[Stored data]
---
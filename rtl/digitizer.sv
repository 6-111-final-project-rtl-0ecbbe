// Digitizer of the video capture unit. On `start` it reads PIXELS pixels
// from the flash converter, two samples per pixel (SAMPLE1, SAMPLE2), and in
// STORE_BITS compares the average of the two with `threshold`: a pixel darker
// than the threshold (a person in front of the light background) becomes 1.
// When all pixels are in, it pulses `done` at once, so that the controller
// can look for the next horizontal sync, and then writes the 16 bytes into
// the line buffer through WRITE1 (address and data), WRITE2 (write enable),
// WRITE3 (release) and INCR_ADDR. After the last byte it pulses `start_proc`
// for the calibrator and processor, with `line_no` naming the line.
// A line takes 3 clocks per pixel (384 at 128 pixels) plus 4 per byte.
//
// States and the two-sample average follow the original design; which of
// dark/light is 1 and the bit order (leftmost pixel in bit 7 of byte 0) are
// this design's reading.
module digitizer #(
  parameter int PIXELS = 128
) (
  input  logic       clk,
  input  logic       rst,
  input  logic       start,
  input  logic [6:0] line_idx,
  input  logic [7:0] adc_data,
  input  logic [7:0] threshold,
  output logic       done,
  output logic       lb_we,
  output logic [3:0] lb_waddr,
  output logic [7:0] lb_wdata,
  output logic       start_proc,
  output logic [6:0] line_no,
  output logic [3:0] state_o
);
  localparam int BYTES = PIXELS / 8;

  typedef enum logic [3:0] {
    INITIALIZE, IDLE, SAMPLE1, SAMPLE2, STORE_BITS, WRITE1, WRITE2, WRITE3, INCR_ADDR
  } state_e;

  state_e            state;
  logic [7:0]        s1, s2;
  logic [PIXELS-1:0] bits;
  logic [7:0]        pix_cnt;
  logic [3:0]        byte_cnt;
  logic [8:0]        sum;

  assign state_o = state;
  assign sum     = {1'b0, s1} + {1'b0, s2};

  always_ff @(posedge clk) begin
    if (rst) begin
      state      <= INITIALIZE;
      s1         <= '0;
      s2         <= '0;
      bits       <= '0;
      pix_cnt    <= '0;
      byte_cnt   <= '0;
      done       <= 1'b0;
      lb_we      <= 1'b0;
      lb_waddr   <= '0;
      lb_wdata   <= '0;
      start_proc <= 1'b0;
      line_no    <= '0;
    end else begin
      done       <= 1'b0;
      start_proc <= 1'b0;
      unique case (state)
        INITIALIZE: state <= IDLE;
        IDLE: if (start) begin
          pix_cnt <= '0;
          line_no <= line_idx;
          state   <= SAMPLE1;
        end
        SAMPLE1: begin s1 <= adc_data; state <= SAMPLE2;    end
        SAMPLE2: begin s2 <= adc_data; state <= STORE_BITS; end
        STORE_BITS: begin
          bits    <= {bits[PIXELS-2:0], (sum[8:1] < threshold)};
          pix_cnt <= pix_cnt + 1'b1;
          if (pix_cnt == 8'(PIXELS - 1)) begin
            byte_cnt <= '0;
            done     <= 1'b1;
            state    <= WRITE1;
          end else begin
            state <= SAMPLE1;
          end
        end
        WRITE1: begin
          lb_waddr <= byte_cnt;
          lb_wdata <= bits[PIXELS-1 - 8*byte_cnt -: 8];
          state    <= WRITE2;
        end
        WRITE2: begin lb_we <= 1'b1; state <= WRITE3; end
        WRITE3: begin lb_we <= 1'b0; state <= INCR_ADDR; end
        INCR_ADDR: begin
          if (byte_cnt == 4'(BYTES - 1)) begin
            start_proc <= 1'b1;
            state      <= IDLE;
          end else begin
            byte_cnt <= byte_cnt + 1'b1;
            state    <= WRITE1;
          end
        end
        default: state <= INITIALIZE;
      endcase
    end
  end
endmodule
---
The required output is the set of lines from the first line of the data through the line that contains "typedef enum logic", transcribed exactly.

filename rtl/digitizer.sv
repository 6-111-final-project-rtl-0ecbbe
// Digitizer of the video capture unit. On `start` it reads PIXELS pixels
// from the flash converter, two samples per pixel (SAMPLE1, SAMPLE2), and in
// STORE_BITS compares the average of the two with `threshold`: a pixel darker
// than the threshold (a person in front of the light background) becomes 1.
// When all pixels are in, it pulses `done` at once, so that the controller
// can look for the next horizontal sync, and then writes the 16 bytes into
// the line buffer through WRITE1 (address and data), WRITE2 (write enable),
// WRITE3 (release) and INCR_ADDR. After the last byte it pulses `start_proc`
// for the calibrator and processor, with `line_no` naming the line.
// A line takes 3 clocks per pixel (384 at 128 pixels) plus 4 per byte.
//
// States and the two-sample average follow the original design; which of
// dark/light is 1 and the bit order (leftmost pixel in bit 7 of byte 0) are
// this design's reading.
module digitizer #(
  parameter int PIXELS = 128
) (
  input  logic       clk,
  input  logic       rst,
  input  logic       start,
  input  logic [6:0] line_idx,
  input  logic [7:0] adc_data,
  input  logic [7:0] threshold,
  output logic       done,
  output logic       lb_we,
  output logic [3:0] lb_waddr,
  output logic [7:0] lb_wdata,
  output logic       start_proc,
  output logic [6:0] line_no,
  output logic [3:0] state_o
);
  localparam int BYTES = PIXELS / 8;

  typedef enum logic [3:0] {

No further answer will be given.